● **TASK DETAILS**:
In the entries below, find the line containing "run_sample(16'($urandom), 16'($urandom), 16'h0100, 32, s[0], e);" and the line containing "if (audio_out !== 16'h1234) begin". Copy those two lines and everything between them exactly, and only that.

*-*-*

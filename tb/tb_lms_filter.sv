// tb_lms_filter: self-checking test of lms_filter at its default size
// (64 taps, 16-bit samples, 24-bit weights). A bit-exact reference model of
// the LMS recursion (64-bit integer arithmetic, same formats, truncation and
// saturation) runs beside the filter. For every sample the test checks
// audio_out against the model, that busy lasts exactly 2L+1 clocks and that
// audio_out is updated at the end of SUB (L+1 clocks after the first busy
// clock). It covers random data with several tap counts and step sizes, a
// plant the filter must learn (the error energy must fall), bypass,
// filter_reset and step size zero.
module tb_lms_filter;
  localparam int N = 64;

  logic        clk = 1'b0;
  logic        rst_n = 1'b0;
  logic [15:0] mic_in = '0, ref_in = '0;
  logic        sample_valid = 1'b0;
  logic [15:0] step_size = 16'h0100;
  logic [7:0]  tap_count = 8'd32;
  logic        bypass = 1'b0, filter_reset = 1'b0;
  logic [15:0] audio_out;
  logic        busy;

  int checks = 0, failures = 0;

  lms_filter dut (.*);

  always #10 clk = ~clk;   // 50 MHz

  initial begin
    repeat (2000000) @(posedge clk);
    failures++;
    $display("watchdog expired");
    $display("TB_RESULT checks=%0d failures=%0d", checks, failures);
    $finish;
  end

  // ---------------- reference model ----------------
  longint w_m [N];
  longint x_m [N];

  function automatic longint sat(longint v, int bits);
    longint hi = (longint'(1) <<< (bits - 1)) - 1;
    longint lo = -(longint'(1) <<< (bits - 1));
    return (v > hi) ? hi : (v < lo) ? lo : v;
  endfunction

  function automatic longint model_step(longint d, longint x, logic [15:0] mu,
                                        int L, bit byp);
    longint acc = 0, e, mue;
    for (int i = N - 1; i > 0; i--) x_m[i] = x_m[i-1];
    x_m[0] = x;
    if (byp) return d;
    for (int k = 0; k < L; k++) acc += w_m[k] * x_m[k];
    e   = sat(d - (acc >>> 22), 16);
    mue = (e * longint'(mu)) >>> 15;
    for (int k = 0; k < L; k++) w_m[k] = sat(w_m[k] + ((mue * x_m[k]) >>> 9), 24);
    return e;
  endfunction

  // ---------------- stimulus ----------------
  task automatic run_sample(logic signed [15:0] d, logic signed [15:0] x,
                            logic [15:0] mu, int L, bit byp, output longint e_out);
    longint exp_e;
    int busy_cycles, out_cycle, cyc;
    logic [15:0] prev_out;
    exp_e = model_step(longint'(d), longint'(x), mu, L, byp);
    @(negedge clk);
    mic_in = d; ref_in = x; step_size = mu; tap_count = 8'(L); bypass = byp;
    sample_valid = 1'b1;
    @(negedge clk);
    sample_valid = 1'b0;
    mic_in = 16'($urandom); ref_in = 16'($urandom); step_size = 16'($urandom); tap_count = 8'($urandom);
    if (byp) begin
      checks++;
      if (busy || audio_out !== d) begin
        failures++;
        $display("bypass: busy=%0b out=%h exp=%h", busy, audio_out, d);
      end
    end else begin
      busy_cycles = 0; out_cycle = -1; cyc = 0; prev_out = audio_out;
      while (busy) begin
        @(negedge clk);
        busy_cycles++;
        cyc++;
        if (out_cycle < 0 && audio_out !== prev_out) out_cycle = cyc;
      end
      checks++;
      if (busy_cycles != 2 * L + 1) begin
        failures++;
        $display("busy lasted %0d clocks, expected %0d", busy_cycles, 2 * L + 1);
      end
      checks++;
      if (audio_out !== 16'(exp_e)) begin
        failures++;
        $display("L=%0d mu=%h d=%h x=%h: out=%h exp=%h", L, mu, d, x, audio_out, 16'(exp_e));
      end
      if (out_cycle >= 0) begin
        checks++;
        if (out_cycle != L + 1) begin
          failures++;
          $display("audio_out changed %0d clocks after the first busy clock, expected %0d",
                   out_cycle, L + 1);
        end
      end
    end
    bypass = 1'b0;
    e_out = exp_e;
    repeat ($urandom_range(3, 0)) @(negedge clk);
  endtask

  task automatic do_reset_pulse();
    @(negedge clk);
    filter_reset = 1'b1;
    @(negedge clk);
    filter_reset = 1'b0;
    for (int k = 0; k < N; k++) w_m[k] = 0;
  endtask

  longint e, e_early, e_late;
  logic signed [15:0] xs [4];
  logic signed [15:0] xr, dr;

  initial begin
    for (int k = 0; k < N; k++) begin w_m[k] = 0; x_m[k] = 0; end
    repeat (3) @(negedge clk);
    rst_n = 1'b1;

    // 1. random data, random tap counts and step sizes (weights may saturate)
    for (int s = 0; s < 300; s++)
      run_sample(16'($urandom), 16'($urandom), 16'($urandom_range(16'h2000, 0)),
                 $urandom_range(N, 1), 1'b0, e);

    // 2. full length, extreme step size, one-tap filter
    for (int s = 0; s < 40; s++) run_sample(16'($urandom), 16'($urandom), 16'hFFFF, N, 1'b0, e);
    for (int s = 0; s < 40; s++) run_sample(16'($urandom), 16'($urandom), 16'h4000, 1, 1'b0, e);

    // 3. bypass samples interleaved with filtered ones
    for (int s = 0; s < 20; s++)
      run_sample(16'($urandom), 16'($urandom), 16'h0100, 32, s[0], e);

    // 4. filter_reset: all weights zero, so e = d for the next sample
    do_reset_pulse();
    run_sample(16'sh1234, 16'sh4000, 16'h0000, N, 1'b0, e);
    checks++;
    if (audio_out !== 16'h1234) begin
      failures++;
      $display("after filter_reset out=%h, expected 1234", audio_out);
    end

    // 5. learn d[n] = 0.5 x[n-2] - 0.25 x[n-5]; error energy must fall
    for (int i = 0; i < 4; i++) xs[i] = 0;
    e_early = 0; e_late = 0;
    begin
      logic signed [15:0] hist [6];
      for (int i = 0; i < 6; i++) hist[i] = 0;
      for (int s = 0; s < 1500; s++) begin
        xr = 16'($signed(16'($urandom)) >>> 1);
        for (int i = 5; i > 0; i--) hist[i] = hist[i-1];
        hist[0] = xr;
        dr = 16'((longint'(hist[2]) >>> 1) - (longint'(hist[5]) >>> 2));
        run_sample(dr, xr, 16'h2000, 16, 1'b0, e);
        if (s < 100) e_early += e * e;
        if (s >= 1400) e_late += e * e;
      end
    end
    checks++;
    if (e_late * 100 > e_early) begin
      failures++;
      $display("no convergence: early energy %0d, late energy %0d", e_early, e_late);
    end else begin
      $display("error energy fell from %0d to %0d", e_early, e_late);
    end

    // 6. filter_reset while a sample is being computed aborts it
    @(negedge clk);
    mic_in = 16'h0100; ref_in = 16'h0200; sample_valid = 1'b1;
    void'(model_step(longint'(16'sh0100), longint'(16'sh0200), 0, N, 1'b1)); // delay line only
    @(negedge clk);
    sample_valid = 1'b0;
    repeat (5) @(negedge clk);
    filter_reset = 1'b1;
    @(negedge clk);
    filter_reset = 1'b0;
    for (int k = 0; k < N; k++) w_m[k] = 0;
    checks++;
    if (busy) begin
      failures++;
      $display("busy still high after filter_reset");
    end
    run_sample(16'sh0777, 16'sh0100, 16'h0100, N, 1'b0, e);

    $display("TB_RESULT checks=%0d failures=%0d", checks, failures);
    $finish;
  end

endmodule
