// noise_cancel_top: FPGA peripheral of a real-time adaptive noise canceller.
// A WM8731 CODEC digitises a noisy microphone (speech + noise, d[n]) and a
// reference input that picks up only the noise (x[n]); an LMS adaptive FIR
// filter learns the path from the reference to the microphone, predicts the
// noise in d[n] and subtracts it, and the result e[n] goes back out of the
// CODEC's headphone output. The HPS (ARM) only tunes the filter through an
// Avalon-MM register file and never touches the sample path.
//
// Blocks and connections (all in the CLOCK_50 domain, asynchronous
// active-low reset):
//   i2c_controller        configures the CODEC at startup, then init_done
//   audio_codec_interface I2S in/out; gated by init_done; mic/ref samples and
//                         a one-clock sample_valid per 48 kHz frame
//   lms_filter            computes e[n] in 2L+1 clocks after sample_valid
//   avalon_regs           STATUS, CONTROL, STEP_SIZE, TAP_COUNT, snapshots,
//                         IRQ_ENABLE; drives step/taps/bypass/filter_reset
// The CODEC master clock AUD_XCK (12.288 MHz) cannot be made from 50 MHz by
// logic; it comes from a PLL outside this design through aud_xck_pll and is
// passed to the pin. The open-drain driver of the I2C data pin (pull low or
// release to the board pull-up) is here, fed by i2c_controller's sda_oe.
// All other ports follow the specification's pin list.
module noise_cancel_top
  import nc_pkg::*;
(
  input  logic        CLOCK_50,      // 50 MHz system clock
  input  logic        reset_n,       // active-low reset
  // Audio CODEC pins
  input  logic        AUD_BCLK,      // 3.072 MHz bit clock from the CODEC
  input  logic        AUD_DACLCK,    // 48 kHz DAC LR clock
  input  logic        AUD_ADCLK,     // 48 kHz ADC LR clock
  input  logic        AUD_ADCDAT,    // serial ADC data (into the FPGA)
  output logic        AUD_DACDAT,    // serial DAC data (out of the FPGA)
  output logic        AUD_XCK,       // 12.288 MHz master clock to the CODEC
  input  logic        aud_xck_pll,   // 12.288 MHz from the external audio PLL
  // I2C (CODEC configuration)
  inout  wire         FPGA_I2C_SDAT, // open-drain data
  output logic        FPGA_I2C_SCLK, // 400 kHz clock
  // Avalon-MM slave (lightweight HPS-to-FPGA bridge)
  input  logic [4:0]  avs_address,   // word address
  input  logic        avs_read,
  input  logic        avs_write,
  input  logic [31:0] avs_writedata,
  output logic [31:0] avs_readdata,
  output logic        avs_irq        // level interrupt to the HPS GIC
);

  logic                  init_done;
  logic [DATA_W-1:0]     mic_sample, ref_sample, audio_out;
  logic                  sample_valid;
  logic                  busy;
  logic [15:0]           step_size;
  logic [7:0]            tap_count;
  logic                  bypass, filter_reset;
  logic                  i2c_sda_oe;

  assign AUD_XCK = aud_xck_pll;

  // Open-drain I2C data pad: pull low or release to the board pull-up.
  assign FPGA_I2C_SDAT = i2c_sda_oe ? 1'b0 : 1'bz;

  i2c_controller u_i2c (
    .clk       (CLOCK_50),
    .rst_n     (reset_n),
    .sda_oe    (i2c_sda_oe),
    .scl       (FPGA_I2C_SCLK),
    .init_done (init_done)
  );

  audio_codec_interface u_codec_if (
    .clk          (CLOCK_50),
    .rst_n        (reset_n),
    .init_done    (init_done),
    .bclk         (AUD_BCLK),
    .adc_lrclk    (AUD_ADCLK),
    .dac_lrclk    (AUD_DACLCK),
    .adcdat       (AUD_ADCDAT),
    .dacdat       (AUD_DACDAT),
    .mic_sample   (mic_sample),
    .ref_sample   (ref_sample),
    .dac_sample   (audio_out),
    .sample_valid (sample_valid)
  );

  lms_filter #(.N(N_TAPS), .DATA_WIDTH(DATA_W), .COEFF_WIDTH(COEFF_W)) u_lms (
    .clk          (CLOCK_50),
    .rst_n        (reset_n),
    .mic_in       (mic_sample),
    .ref_in       (ref_sample),
    .sample_valid (sample_valid),
    .step_size    (step_size),
    .tap_count    (tap_count),
    .bypass       (bypass),
    .filter_reset (filter_reset),
    .audio_out    (audio_out),
    .busy         (busy)
  );

  avalon_regs u_regs (
    .clk          (CLOCK_50),
    .rst_n        (reset_n),
    .address      (avs_address),
    .read         (avs_read),
    .write        (avs_write),
    .writedata    (avs_writedata),
    .readdata     (avs_readdata),
    .irq          (avs_irq),
    .mic_sample   (mic_sample),
    .ref_sample   (ref_sample),
    .out_sample   (audio_out),
    .sample_valid (sample_valid),
    .busy         (busy),
    .step_size    (step_size),
    .tap_count    (tap_count),
    .bypass       (bypass),
    .filter_reset (filter_reset)
  );

endmodule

*-*-*

● **EXERCISE OUTPUT**:
      run_sample(16'($urandom), 16'($urandom), 16'h0100, 32, s[0], e);

    // 4. filter_reset: all weights zero, so e = d for the next sample
    do_reset_pulse();
    run_sample(16'sh1234, 16'sh4000, 16'h0000, N, 1'b0, e);
    checks++;
    if (audio_out !== 16'h1234) begin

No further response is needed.